The Basement Panoramas

2013
4 panorama paintings, acrylic on canvas, and painted platform with 6 painted kinetic figures



About The Basement Panoramas

When Sandra Meigs met me at her Open Space exhibition of murals and accompanying installation work, “The Basement Panoramas,” and we “walked” the paintings, I twice thought she said “grieving” when she was actually saying “breathing.” It was an interesting mistake to reflect upon, as the slippage between “grieving” and “breathing” reflects the continuity of the exhibition’s narrative — namely, from death to continuing life. The works are rooted in an immediate personal history: in January 2011, Meigs, who had recently married and purchased a home, lost her husband to cancer; during their final months together, she started to relate the crawlspace and bedrock of the 90-year-old house to mortality, a space removed from the traffic of waking life, yet, in the artist’s words, “containing time.”
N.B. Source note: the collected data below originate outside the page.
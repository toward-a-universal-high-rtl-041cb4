// tb_post_processor: test of the PostProcessor with a 16-word AUX FIFO.
//
// The Bypass FIFO is modelled as a queue with random empty cycles; a
// CipherCore stand-in writes output blocks (with garbage beyond bdo_size),
// tags and tag-check results from an event list. The bypass stream also holds
// what the unit must drop: Activate Key instructions, the Npub of decryptions
// and their Tag headers. The expected output stream
// is built from the same byte strings: copied headers with Message and
// Ciphertext swapped and EOI cleared in encryptions, data cut to segment
// lengths with cleared tails, an appended Tag segment for encryptions, and
// for decryptions the stored output after a valid tag or a single error word
// after an invalid tag or an AUX FIFO overflow. It also checks that nothing of
// a decryption appears on the output before its tag check is done.
module tb_post_processor;
  import aead_pkg::*;

  logic clk, rst;
  initial clk = 1'b0;
  always #5 clk = ~clk;

  logic [127:0] bdo_data, tag_data;
  logic         bdo_ready, bdo_write, tag_ready, tag_write, msg_auth_valid, msg_auth_done;
  logic [4:0]   bdo_size;
  logic [31:0]  do_data, bypass_data, aux_din, aux_dout;
  logic         do_valid, do_ready, bypass_rd, bypass_empty;
  logic [3:0]   aux_ctrl;
  logic [2:0]   aux_status;

  post_processor dut (
    .clk, .rst, .bdo_data, .tag_data, .bdo_ready, .bdo_write, .bdo_size,
    .tag_ready, .tag_write, .msg_auth_valid, .msg_auth_done,
    .do_data, .do_valid, .do_ready, .bypass_rd, .bypass_empty, .bypass_data,
    .aux_fifo_din(aux_din), .aux_fifo_ctrl(aux_ctrl), .aux_fifo_dout(aux_dout),
    .aux_fifo_status(aux_status)
  );

  aux_fifo #(.W(32), .DEPTH(16)) u_aux (
    .clk, .rst, .din(aux_din), .ctrl(aux_ctrl), .dout(aux_dout), .status(aux_status)
  );

  typedef enum logic [1:0] {EV_BLOCK, EV_TAG, EV_AUTH} ev_kind_e;
  typedef struct packed {
    ev_kind_e     kind;
    logic [127:0] data;
    logic [4:0]   size;
    logic         ok;
  } ev_t;

  int checks = 0, failures = 0;
  logic [31:0] byp_q[$], exp_q[$];
  ev_t         ev_q[$];
  int          n_out = 0, n_err = 0, n_wait_violations = 0, n_aux_writes = 0;
  int          need_q[$];          // tag checks that must precede each word
  int          n_auth = 0, n_dec_ops = 0;
  int          delay = 0;

  task automatic check(input bit ok, input string what);
    checks++;
    if (!ok) begin failures++; $display("ERROR: %s", what); end
  endtask

  always @(posedge clk) begin
    if (rst) begin
      bypass_empty <= 1'b1; bypass_data <= '0; do_ready <= 1'b0;
      bdo_write <= 1'b0; tag_write <= 1'b0; msg_auth_done <= 1'b0;
      msg_auth_valid <= 1'b0; bdo_data <= '0; bdo_size <= '0; tag_data <= '0;
    end else begin
      // Bypass FIFO model
      if (bypass_rd) begin
        check(!bypass_empty, "bypass read while empty");
        void'(byp_q.pop_front());
      end
      bypass_empty <= (byp_q.size() == 0) || ($urandom % 4 == 0);
      if (byp_q.size() > 0) bypass_data <= byp_q[0];
      do_ready <= ($urandom % 3) != 0;
      if (aux_ctrl[0]) n_aux_writes++;
      if (msg_auth_done) n_auth++;

      // output monitor
      if (do_valid && do_ready) begin
        logic [31:0] e;
        n_out++;
        if (need_q.size() > 0 && n_auth < need_q[0]) n_wait_violations++;
        if (need_q.size() > 0) void'(need_q.pop_front());
        e = exp_q.size() ? exp_q.pop_front() : 32'hDEAD_0BAD;
        check(do_data == e, $sformatf("output word %0d is %h, expected %h", n_out, do_data, e));
        if (do_data[31:24] == ERR_CODE && do_data[15:0] == 16'h0) n_err++;
      end

      // CipherCore stand-in
      bdo_write <= 1'b0; tag_write <= 1'b0; msg_auth_done <= 1'b0;
      if (delay > 0) delay--;
      else if (ev_q.size() > 0 && !bdo_write && !tag_write && !msg_auth_done) begin
        case (ev_q[0].kind)
          EV_BLOCK: if (bdo_ready) begin
            bdo_data  <= ev_q[0].data;
            bdo_size  <= ev_q[0].size;
            bdo_write <= 1'b1;
            void'(ev_q.pop_front()); delay = $urandom % 4;
          end
          EV_TAG: if (tag_ready) begin
            tag_data  <= ev_q[0].data;
            tag_write <= 1'b1;
            void'(ev_q.pop_front()); delay = $urandom % 4;
          end
          default: begin
            msg_auth_valid <= ev_q[0].ok;
            msg_auth_done  <= 1'b1;
            void'(ev_q.pop_front()); delay = $urandom % 4;
          end
        endcase
      end
    end
  end

  function automatic logic [31:0] hdr(input logic [7:0] id, input logic [3:0] t,
                                      input bit eoi, input bit eot, input int len);
    return {id, t, 2'b00, eoi, eot, 16'(len)};
  endfunction

  task automatic push_words(ref logic [31:0] q[$], input logic [7:0] b[$], input int from,
                            input int len, input bit garbage);
    for (int i = 0; i < len; i += 4) begin
      logic [31:0] w;
      for (int j = 0; j < 4; j++)
        w[31-8*j -: 8] = (i + j < len) ? b[from+i+j] : (garbage ? 8'($urandom) : 8'h00);
      q.push_back(w);
    end
  endtask

  function automatic void split(input int len, input int nseg, ref int lens[$]);
    int left = len;
    lens.delete();
    for (int i = 0; i < nseg - 1 && left > 4; i++) begin
      int l = 4 * (1 + ($urandom % ((left - 1) / 4)));
      lens.push_back(l);
      left -= l;
    end
    lens.push_back(left);
  endfunction

  // out: the output bytes of the CipherCore (ciphertext or plaintext)
  task automatic run_op(input bit dec, input int ad_len, input int m_len, input int ad_segs,
                        input int m_segs, input bit auth_ok);
    logic [7:0]   ad[$], o[$];
    logic [7:0]   id = 8'($urandom);
    logic [127:0] npub = {$urandom, $urandom, $urandom, $urandom};
    logic [127:0] t = {$urandom, $urandom, $urandom, $urandom};
    int           ad_l[$], m_l[$], pos;
    logic [31:0]  out[$];
    ev_t          ev;
    for (int i = 0; i < ad_len; i++) ad.push_back(8'($urandom));
    for (int i = 0; i < m_len; i++)  o.push_back(8'($urandom));
    split(ad_len, ad_segs, ad_l);
    split(m_len, m_segs, m_l);

    // an Activate Key instruction is passed on too, and must be dropped
    if ($urandom % 2) byp_q.push_back({8'h00, 4'h0, OP_ACTKEY, 8'h00, 8'h00});
    byp_q.push_back({id, 4'h0, dec ? OP_DEC : OP_ENC, 8'h00, 8'h00});
    // the Npub is in the bypass stream either way, but output only when encrypting
    byp_q.push_back(hdr(id, ST_NPUB, 1'b0, 1'b1, 16));
    if (!dec) out.push_back(byp_q[$]);
    for (int i = 0; i < 4; i++) begin
      byp_q.push_back(npub[127-32*i -: 32]);
      if (!dec) out.push_back(byp_q[$]);
    end
    pos = 0;
    foreach (ad_l[k]) begin
      bit last = (k == ad_l.size() - 1);
      byp_q.push_back(hdr(id, ST_AD, 1'b0, last, ad_l[k]));
      out.push_back(byp_q[$]);
      push_words(byp_q, ad, pos, ad_l[k], 1'b1);
      push_words(out, ad, pos, ad_l[k], 1'b0);
      pos += ad_l[k];
    end
    pos = 0;
    foreach (m_l[k]) begin
      bit last = (k == m_l.size() - 1);
      byp_q.push_back(hdr(id, dec ? ST_CT : ST_MSG, last, last, m_l[k]));
      out.push_back(hdr(id, dec ? ST_MSG : ST_CT, dec && last, last, m_l[k]));
      push_words(out, o, pos, m_l[k], 1'b0);
      pos += m_l[k];
    end
    // the received Tag header of a decryption is dropped
    if (dec) byp_q.push_back(hdr(id, ST_TAG, 1'b1, 1'b1, 16));
    for (int i = 0; i < m_len; i += 16) begin
      int n = (m_len - i < 16) ? m_len - i : 16;
      ev.kind = EV_BLOCK;
      ev.ok   = 1'b0;
      ev.size = 5'(n);
      for (int j = 0; j < 16; j++) ev.data[127-8*j -: 8] = (j < n) ? o[i+j] : 8'($urandom);
      ev_q.push_back(ev);
    end
    if (dec) begin
      ev.kind = EV_AUTH; ev.ok = auth_ok; ev.data = '0; ev.size = '0;
      ev_q.push_back(ev);
      if (!auth_ok || out.size() > 16) begin
        out.delete();
        out.push_back({ERR_CODE, id, 16'h0});
      end
    end else begin
      ev.kind = EV_TAG; ev.ok = 1'b0; ev.data = t; ev.size = '0;
      ev_q.push_back(ev);
      out.push_back(hdr(id, ST_TAG, 1'b1, 1'b1, 16));
      for (int i = 0; i < 4; i++) out.push_back(t[127-32*i -: 32]);
    end
    if (dec) n_dec_ops++;
    foreach (out[i]) begin
      exp_q.push_back(out[i]);
      need_q.push_back(dec ? n_dec_ops : 0);
    end
  endtask

  initial begin
    rst = 1'b1;
    repeat (3) @(posedge clk);
    rst = 1'b0;
    run_op(0, 20, 37, 1, 2, 1'b1);     // message segments split inside a block
    run_op(1, 8, 20, 1, 1, 1'b1);      // decryption, tag valid
    run_op(1, 8, 20, 1, 1, 1'b0);      // decryption, tag invalid
    run_op(1, 4, 80, 1, 1, 1'b1);      // decryption too long for the AUX FIFO
    run_op(0, 0, 0, 1, 1, 1'b1);       // empty AD and message
    for (int i = 0; i < 8; i++)
      run_op(1'(i % 2), $urandom % 20, $urandom % 40, 1 + $urandom % 2, 1 + $urandom % 3,
             1'(i % 3 != 2));
    while (exp_q.size() > 0 || ev_q.size() > 0) @(posedge clk);
    repeat (20) @(posedge clk);
    check(n_wait_violations == 0, $sformatf("%0d output words of a decryption before its tag check",
                                            n_wait_violations));
    check(n_err >= 3 && n_aux_writes > 0, "error words and AUX FIFO writes exercised");
    check(byp_q.size() == 0 && !do_valid, "everything consumed");
    $display("output words=%0d error words=%0d aux writes=%0d", n_out, n_err, n_aux_writes);
    $display("TB_RESULT checks=%0d failures=%0d", checks, failures);
    $finish;
  end

  initial begin
    repeat (50000) @(posedge clk);
    failures++;
    $display("ERROR: watchdog, %0d output words and %0d events left", exp_q.size(), ev_q.size());
    $display("TB_RESULT checks=%0d failures=%0d", checks, failures);
    $finish;
  end
endmodule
The first of the murals, Red. 3011 Jackson. (Mortality), named for the address of the house, relates this evocative reckoning to the networks layering the crawlspace: ducts, wires, cables and fuses, redundant or functional, vestigial or retrofitted, surrounding and commuting the vortex-like swirls of the stony floor. The 25-foot-long mural was composed of photos of the crawlspace taped together to form a panoramic view, from which a schematic rendering was derived for projection. The drawing’s contours look liberated in the radiant layers, supplying a bloodied lushness offset by Meigs’s neat parsing of constituents: a fuse box is “portal electrical,” an old five-panel door, the “door of mortal birth” and protruding bedrock a Wagnerian “universal realm.” The invocation of colour as transforming wavelength recalls Matisse’s iconic Red Studio (1911): a body-temperature continuum of fluidity and atmosphere, the objects within it (especially artworks) limned with light as if radiating significance. Meigs’s basement is a metacognitive space, a set of generative coordinates in which — as in Matisse’s clock face without hands — the explicit depiction of action (past-present-future) is withheld….
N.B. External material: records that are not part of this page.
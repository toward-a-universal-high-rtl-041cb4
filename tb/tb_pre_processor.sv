// tb_pre_processor: test of the PreProcessor on its own.
//
// PDI and SDI words are sent with random gaps, the Bypass FIFO is modelled as
// a sink with a random full flag, and a CipherCore stand-in takes blocks after
// random delays, acknowledges keys and finishes tag checks. The testbench
// works out, from the byte strings it sends, every block the unit must
// deliver (contents with zero padding, bdi_size, AD/EOT/EOI/no-data/decrypt
// flags, Nsec blocks after a key), the words that must reach the Bypass
// FIFO, the key, the Npub, the expected tag and the AD and data byte counts,
// and compares them all.
module tb_pre_processor;
  import aead_pkg::*;

  logic clk, rst;
  initial clk = 1'b0;
  always #5 clk = ~clk;

  logic [31:0]  pdi, sdi;
  logic         pdi_valid, pdi_ready, sdi_valid, sdi_ready;
  logic [127:0] key, bdi, iv, exp_tag;
  logic [31:0]  len_a, len_d;
  logic key_updated, key_needs_update, key_ready, iv_ready, bdi_ready, bdi_proc;
  logic bdi_ad, bdi_nsec, bdi_decrypt, bdi_eot, bdi_eoi, bdi_nodata, bdi_read;
  logic [3:0] bdi_size;
  logic exp_tag_ready, msg_auth_done, bypass_full, bypass_wr;

  pre_processor dut (.*);

  typedef struct packed {
    logic [127:0] data;
    logic [3:0]   size;
    logic         ad, eot, eoi, nodata, dec, nsec;
  } blk_t;

  int checks = 0, failures = 0;
  logic [31:0]  pdi_q[$], sdi_q[$], byp_q[$];
  blk_t         blk_q[$];
  logic [127:0] key_q[$], iv_q[$], tag_q[$];
  int           lena_q[$], lend_q[$];
  int n_blocks = 0, n_byp = 0, n_nodata = 0, n_bypass_stall = 0, n_nsec = 0;

  task automatic check(input bit ok, input string what);
    checks++;
    if (!ok) begin failures++; $display("ERROR: %s", what); end
  endtask

  // ------------------------------------------------------------ environment
  always @(posedge clk) begin
    if (rst) begin
      pdi_valid <= 1'b0; sdi_valid <= 1'b0; bypass_full <= 1'b0;
      key_updated <= 1'b0; bdi_read <= 1'b0; msg_auth_done <= 1'b0;
      pdi <= '0; sdi <= '0;
    end else begin
      if (pdi_valid && pdi_ready) void'(pdi_q.pop_front());
      if (!pdi_valid || pdi_ready) begin
        pdi_valid <= pdi_q.size() > 0 && ($urandom % 4) != 0;
        if (pdi_q.size() > 0) pdi <= pdi_q[0];
      end
      if (sdi_valid && sdi_ready) void'(sdi_q.pop_front());
      if (!sdi_valid || sdi_ready) begin
        sdi_valid <= sdi_q.size() > 0 && ($urandom % 3) != 0;
        if (sdi_q.size() > 0) sdi <= sdi_q[0];
      end
      bypass_full <= ($urandom % 5) == 0;
      if (pdi_valid && bypass_full) n_bypass_stall++;

      // bypass writes
      if (bypass_wr) begin
        n_byp++;
        check(!bypass_full, "bypass write while full");
        check(byp_q.size() > 0 && pdi == byp_q[0],
              $sformatf("bypass word %h, expected %h", pdi, byp_q.size() ? byp_q[0] : 0));
        if (byp_q.size() > 0) void'(byp_q.pop_front());
      end

      // CipherCore stand-in
      key_updated <= key_needs_update && !key_updated && ($urandom % 3 == 0);
      if (key_needs_update && key_updated) begin
        check(key == key_q[0], $sformatf("key %h, expected %h", key, key_q[0]));
        void'(key_q.pop_front());
      end
      bdi_read <= bdi_ready && !bdi_read && ($urandom % 3 == 0);
      if (bdi_read) begin
        blk_t e;
        e = blk_q.pop_front();
        n_blocks++;
        if (bdi_nodata) n_nodata++;
        check({bdi, bdi_size, bdi_ad, bdi_eot, bdi_eoi, bdi_nodata, bdi_decrypt, bdi_nsec} == e,
              $sformatf("block %0d: %h size %0d ad%b eot%b eoi%b nodata%b dec%b nsec%b, expected %h size %0d ad%b eot%b eoi%b nodata%b dec%b nsec%b",
                        n_blocks, bdi, bdi_size, bdi_ad, bdi_eot, bdi_eoi, bdi_nodata, bdi_decrypt,
                        bdi_nsec, e.data, e.size, e.ad, e.eot, e.eoi, e.nodata, e.dec, e.nsec));
        if (bdi_nsec) n_nsec++;
        else begin
          check(iv_ready && iv == iv_q[0], "iv with the block");
          check(bdi_proc, "bdi_proc during an operation");
        end
        if (bdi_eoi && !bdi_decrypt) begin
          check(len_a == lena_q[0] && len_d == lend_q[0],
                $sformatf("lengths %0d/%0d, expected %0d/%0d", len_a, len_d, lena_q[0], lend_q[0]));
          void'(lena_q.pop_front()); void'(lend_q.pop_front()); void'(iv_q.pop_front());
        end
      end
      msg_auth_done <= exp_tag_ready && !msg_auth_done && ($urandom % 4 == 0);
      if (msg_auth_done) begin
        check(exp_tag == tag_q[0], $sformatf("exp_tag %h, expected %h", exp_tag, tag_q[0]));
        check(len_a == lena_q[0] && len_d == lend_q[0], "lengths of a decryption");
        void'(tag_q.pop_front()); void'(lena_q.pop_front()); void'(lend_q.pop_front());
        void'(iv_q.pop_front());
      end
    end
  end

  // ------------------------------------------------------------ stimulus
  function automatic logic [31:0] hdr(input logic [7:0] id, input logic [3:0] t,
                                      input bit eoi, input bit eot, input int len);
    return {id, t, 2'b00, eoi, eot, 16'(len)};
  endfunction

  task automatic push_bytes(input logic [7:0] b[$], input int from, input int len,
                            input bit to_bypass);
    for (int i = 0; i < len; i += 4) begin
      logic [31:0] w;
      for (int j = 0; j < 4; j++) w[31-8*j -: 8] = (i + j < len) ? b[from+i+j] : 8'($urandom);
      pdi_q.push_back(w);
      if (to_bypass) byp_q.push_back(w);
    end
  endtask

  // blocks of one data type: 16 bytes each, the last one zero padded
  task automatic push_blocks(input logic [7:0] b[$], input bit ad, input bit eoi,
                             input bit dec);
    for (int i = 0; i < b.size(); i += 16) begin
      blk_t e;
      int n = (b.size() - i < 16) ? b.size() - i : 16;
      e = '0;
      for (int j = 0; j < n; j++) e.data[127-8*j -: 8] = b[i+j];
      e.size = 4'(n);
      e.ad = ad; e.dec = dec;
      e.eot = (i + 16 >= b.size());
      e.eoi = e.eot && eoi;
      blk_q.push_back(e);
    end
  endtask

  function automatic void split(input int len, input int nseg, ref int lens[$]);
    int left = len;
    lens.delete();
    for (int i = 0; i < nseg - 1 && left > 4; i++) begin
      int l = 4 * (1 + ($urandom % ((left - 1) / 4)));
      lens.push_back(l);
      left -= l;
    end
    lens.push_back(left);
  endfunction

  // a key, followed by an Nsec segment (Key header EOI = 0) if nsec_len > 0;
  // Nsec bytes come out as blocks marked bdi_nsec
  task automatic load_key(input logic [127:0] k, input int nsec_len = 0);
    logic [7:0] n[$];
    pdi_q.push_back({8'h00, 4'h0, OP_ACTKEY, 8'h00, 8'h00});
    byp_q.push_back(pdi_q[$]);
    sdi_q.push_back({8'h00, 4'h0, OP_LDKEY, 8'h00, 8'h00});
    sdi_q.push_back(hdr(8'h00, ST_KEY, nsec_len == 0, 1'b1, 16));
    for (int i = 0; i < 4; i++) sdi_q.push_back(k[127-32*i -: 32]);
    key_q.push_back(k);
    if (nsec_len > 0) begin
      for (int i = 0; i < nsec_len; i++) n.push_back(8'($urandom));
      sdi_q.push_back(hdr(8'h00, ST_NSEC, 1'b1, 1'b1, nsec_len));
      for (int i = 0; i < nsec_len; i += 4) begin
        logic [31:0] w;
        for (int j = 0; j < 4; j++) w[31-8*j -: 8] = (i + j < nsec_len) ? n[i+j] : 8'($urandom);
        sdi_q.push_back(w);
      end
      for (int i = 0; i < nsec_len; i += 16) begin
        blk_t e = '0;
        int   c = (nsec_len - i < 16) ? nsec_len - i : 16;
        for (int j = 0; j < c; j++) e.data[127-8*j -: 8] = n[i+j];
        e.size = 4'(c);
        e.eot  = (i + 16 >= nsec_len);
        e.nsec = 1'b1;
        blk_q.push_back(e);
      end
    end
  endtask

  task automatic run_op(input bit dec, input int ad_len, input int m_len,
                        input int ad_segs, input int m_segs,
                        input bit has_ad_hdr, input bit has_m_hdr);
    logic [7:0]   ad[$], m[$];
    logic [127:0] npub, t;
    int           ad_l[$], m_l[$], pos;
    logic [31:0]  inst;
    logic [7:0]   id = 8'($urandom);
    blk_t         e;
    npub = {$urandom, $urandom, $urandom, $urandom};
    t    = {$urandom, $urandom, $urandom, $urandom};
    for (int i = 0; i < ad_len; i++) ad.push_back(8'($urandom));
    for (int i = 0; i < m_len; i++)  m.push_back(8'($urandom));
    has_ad_hdr |= ad_len > 0;
    has_m_hdr  |= m_len > 0;
    split(ad_len, ad_segs, ad_l);
    split(m_len, m_segs, m_l);

    inst = {id, 4'h0, dec ? OP_DEC : OP_ENC, 8'h00, 8'h00};
    pdi_q.push_back(inst); byp_q.push_back(inst);
    pdi_q.push_back(hdr(id, ST_NPUB, !has_ad_hdr && !has_m_hdr, 1'b1, 16));
    byp_q.push_back(pdi_q[$]);
    for (int i = 0; i < 4; i++) begin
      pdi_q.push_back(npub[127-32*i -: 32]);
      byp_q.push_back(pdi_q[$]);
    end
    iv_q.push_back(npub);

    pos = 0;
    if (has_ad_hdr) foreach (ad_l[k]) begin
      bit last = (k == ad_l.size() - 1);
      pdi_q.push_back(hdr(id, ST_AD, last && !has_m_hdr, last, ad_l[k]));
      byp_q.push_back(pdi_q[$]);
      push_bytes(ad, pos, ad_l[k], 1'b1);
      pos += ad_l[k];
    end
    push_blocks(ad, 1'b1, !has_m_hdr, dec);

    pos = 0;
    if (has_m_hdr) foreach (m_l[k]) begin
      bit last = (k == m_l.size() - 1);
      pdi_q.push_back(hdr(id, dec ? ST_CT : ST_MSG, last, last, m_l[k]));
      byp_q.push_back(pdi_q[$]);
      push_bytes(m, pos, m_l[k], 1'b0);
      pos += m_l[k];
    end
    push_blocks(m, 1'b0, 1'b1, dec);

    // the segment that carries EOI is empty: an empty block closes the input
    if ((has_m_hdr && m_len == 0) || (!has_m_hdr && ad_len == 0)) begin
      e = '0;
      e.ad = !has_m_hdr && has_ad_hdr;
      e.eot = 1'b1; e.eoi = 1'b1; e.nodata = 1'b1; e.dec = dec;
      blk_q.push_back(e);
    end

    if (dec) begin
      pdi_q.push_back(hdr(id, ST_TAG, 1'b1, 1'b1, 16));
      byp_q.push_back(pdi_q[$]);
      for (int i = 0; i < 4; i++) pdi_q.push_back(t[127-32*i -: 32]);
      tag_q.push_back(t);
    end
    lena_q.push_back(ad_len);
    lend_q.push_back(m_len);
  endtask

  initial begin
    rst = 1'b1;
    load_key({$urandom, $urandom, $urandom, $urandom});
    run_op(0, 20, 37, 2, 2, 1, 1);
    run_op(1, 33, 16, 3, 1, 1, 1);
    run_op(0, 0, 0, 1, 1, 1, 1);     // empty AD and message
    run_op(1, 0, 0, 1, 1, 0, 0);     // only Npub and tag
    run_op(0, 7, 0, 1, 1, 1, 0);     // AD only, EOI on the AD segment
    run_op(1, 0, 5, 1, 1, 0, 1);
    load_key({$urandom, $urandom, $urandom, $urandom}, 37);   // with a 37-byte Nsec
    for (int i = 0; i < 10; i++)
      run_op(1'($urandom % 2), $urandom % 60, $urandom % 60, 1 + $urandom % 3,
             1 + $urandom % 3, 1'($urandom % 2), 1'($urandom % 2));
    repeat (3) @(posedge clk);
    rst = 1'b0;
    while (pdi_q.size() > 0 || sdi_q.size() > 0 || blk_q.size() > 0 || tag_q.size() > 0)
      @(posedge clk);
    repeat (20) @(posedge clk);
    check(byp_q.size() == 0 && key_q.size() == 0, "all bypass words and keys seen");
    check(n_nodata > 0 && n_bypass_stall > 0, "empty blocks and bypass stalls exercised");
    check(n_nsec == 3, $sformatf("%0d Nsec blocks, expected 3", n_nsec));
    check(!bdi_proc && !iv_ready && !key_needs_update && key_ready, "idle with a key at the end");
    $display("blocks=%0d bypass_words=%0d nodata=%0d bypass_stalls=%0d nsec=%0d",
             n_blocks, n_byp, n_nodata, n_bypass_stall, n_nsec);
    $display("TB_RESULT checks=%0d failures=%0d", checks, failures);
    $finish;
  end

  initial begin
    repeat (50000) @(posedge clk);
    failures++;
    $display("ERROR: watchdog, %0d words and %0d blocks left", pdi_q.size(), blk_q.size());
    $display("TB_RESULT checks=%0d failures=%0d", checks, failures);
    $finish;
  end
endmodule
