// sync_fifo: single-clock first-word-fall-through FIFO.
//
// This is the Bypass FIFO of the AEAD and the storage inside the AUX FIFO.
// The head word is always on dout while empty is low; read pops it. A write
// while full and a read while empty are ignored. flush empties the FIFO in
// one cycle. The storage is a plain array, so a synthesis tool may map it to
// block RAM or registers. The port names (write, full, din, read, empty, dout)
// follow the Bypass FIFO of the block diagram; the depth, the flush input and
// the synchronous active-high reset are this design's choices.
//
// Timing: a word written in cycle t is visible on dout in cycle t+1.
module sync_fifo #(
  parameter int unsigned W     = 32,
  parameter int unsigned DEPTH = 16
) (
  input  logic         clk,
  input  logic         rst,
  input  logic         flush,
  input  logic         write,
  input  logic [W-1:0] din,
  output logic         full,
  input  logic         read,
  output logic [W-1:0] dout,
  output logic         empty
);
  localparam int unsigned AW = (DEPTH > 1) ? $clog2(DEPTH) : 1;

  logic [W-1:0]  mem [DEPTH];
  logic [AW-1:0] wptr, rptr;
  logic [AW:0]   count;

  wire do_wr = write && !full;
  wire do_rd = read && !empty;

  assign full  = (count == (AW+1)'(DEPTH));
  assign empty = (count == '0);
  assign dout  = mem[rptr];

  function automatic logic [AW-1:0] next_ptr(input logic [AW-1:0] p);
    return (p == AW'(DEPTH - 1)) ? '0 : p + 1'b1;
  endfunction

  always_ff @(posedge clk) begin
    if (rst || flush) begin
      wptr  <= '0;
      rptr  <= '0;
      count <= '0;
    end else begin
      if (do_wr) wptr <= next_ptr(wptr);
      if (do_rd) rptr <= next_ptr(rptr);
      count <= count + (AW+1)'(do_wr) - (AW+1)'(do_rd);
    end
  end

  always_ff @(posedge clk) begin
    if (do_wr) mem[wptr] <= din;
  end

endmodule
Nearby are The Bones in the Golden Robes, a series of shrouded robot figures lined up along a catwalk-like platform. Concentric bands of yellow and white on platform and shroud heraldically unite the tableau with Insomnia. Five robots stand immobile as a sixth roves over the platform with juddering perambulations, causing clappers beneath its canopy to clack like weathered wind chimes (a contribution aided by the input of Victoria composer Christopher Butterfield.) The ghost-like shrouds are both blind and anonymous, their hunched forms, and lap-like projections, pantomiming an awkward attendant carrying a tray or mendicant begging for alms; they are contingent figures. Reminiscent of both patient and nurse, they evoke a division of artists’ roles, between exemplary sufferer and therapeutic mediator, a split recalling Jasper Johns’ contrary categories of “watchman” and “spy.” Oblivious to the viewer in their queue and clatter, they cast the rattle of bones into the meditative reverie of the murals, like branches tapping at a window.